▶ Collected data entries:
....................
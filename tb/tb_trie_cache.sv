// tb_trie_cache: random node requests from a small address pool against a
// downstream responder with a 6-cycle latency. Every response must carry
// the node of its address; whether a request hits is predicted by an
// independent direct-mapped model (64 lines, index = low address bits).
// Also checks that nothing hits with the cache disabled and after a flush.
module tb_trie_cache;
  import vdp_pkg::*;
  logic clk = 0, rst_n = 0;
  always #1 clk = ~clk;
  logic en = 1, flush = 0, req = 0, resp_valid, d_req, d_resp_valid = 0, ev_hit;
  logic [MEM_AW-1:0] addr = '0, d_addr;
  logic [MEM_DW-1:0] resp_data, d_resp_data = '0;
  int checks = 0, failures = 0, hits = 0;
  logic [MEM_AW-1:0] mtag [64];
  bit                mval [64];

  trie_cache #(.LINES(64)) u_dut (.*);

  function automatic logic [MEM_DW-1:0] node_of(logic [MEM_AW-1:0] a);
    return {~a, 8'h5A, a, 32'hFEED_0000 | 32'(a), 40'(a) * 40'd77};
  endfunction

  // downstream responder
  initial begin
    forever begin
      @(posedge clk);
      if (d_req) begin
        logic [MEM_AW-1:0] a;
        a = d_addr;
        repeat (5) @(posedge clk);
        d_resp_valid <= 1; d_resp_data <= node_of(a);
        @(posedge clk);
        d_resp_valid <= 0;
      end
    end
  end

  initial begin
    repeat (200000) @(posedge clk);
    failures++; $display("FAIL: watchdog");
    $display("TB_RESULT checks=%0d failures=%0d", checks, failures); $finish;
  end

  task automatic access(logic [MEM_AW-1:0] a);
    bit exp_hit;
    int idx = int'(a[5:0]);
    exp_hit = en && mval[idx] && mtag[idx] == a;
    @(negedge clk);
    req = 1; addr = a;
    #0.1;
    checks++;
    if (ev_hit !== exp_hit || d_req !== !exp_hit) begin
      failures++; $display("FAIL: addr %h hit %b expected %b", a, ev_hit, exp_hit);
    end
    if (ev_hit) hits++;
    @(negedge clk);
    req = 0;
    while (!resp_valid) @(negedge clk);
    checks++;
    if (resp_data !== node_of(a)) begin failures++; $display("FAIL: addr %h data", a); end
    if (en) begin mval[idx] = 1; mtag[idx] = a; end
  endtask

  initial begin
    foreach (mval[i]) mval[i] = 0;
    repeat (2) @(posedge clk);
    rst_n = 1;
    for (int i = 0; i < 1500; i++) begin
      if (i == 500) en = 0;
      if (i == 700) en = 1;
      if (i == 1000) begin
        @(negedge clk); flush = 1; @(negedge clk); flush = 0;
        foreach (mval[k]) mval[k] = 0;
      end
      access(MEM_AW'($urandom_range(0, 95)) + MEM_AW'((i % 3) * 24'h1000));
    end
    checks++;
    if (hits < 100) begin failures++; $display("FAIL: only %0d hits", hits); end
    $display("hits=%0d", hits);
    $display("TB_RESULT checks=%0d failures=%0d", checks, failures);
    $finish;
  end
endmodule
....................
Gather each line of the records holding the string "hits".

▶ RESPONSE AREA:
// the node of its address; whether a request hits is predicted by an
// Also checks that nothing hits with the cache disabled and after a flush.
  int checks = 0, failures = 0, hits = 0;
    if (ev_hit) hits++;
    if (hits < 100) begin failures++; $display("FAIL: only %0d hits", hits); end
    $display("hits=%0d", hits);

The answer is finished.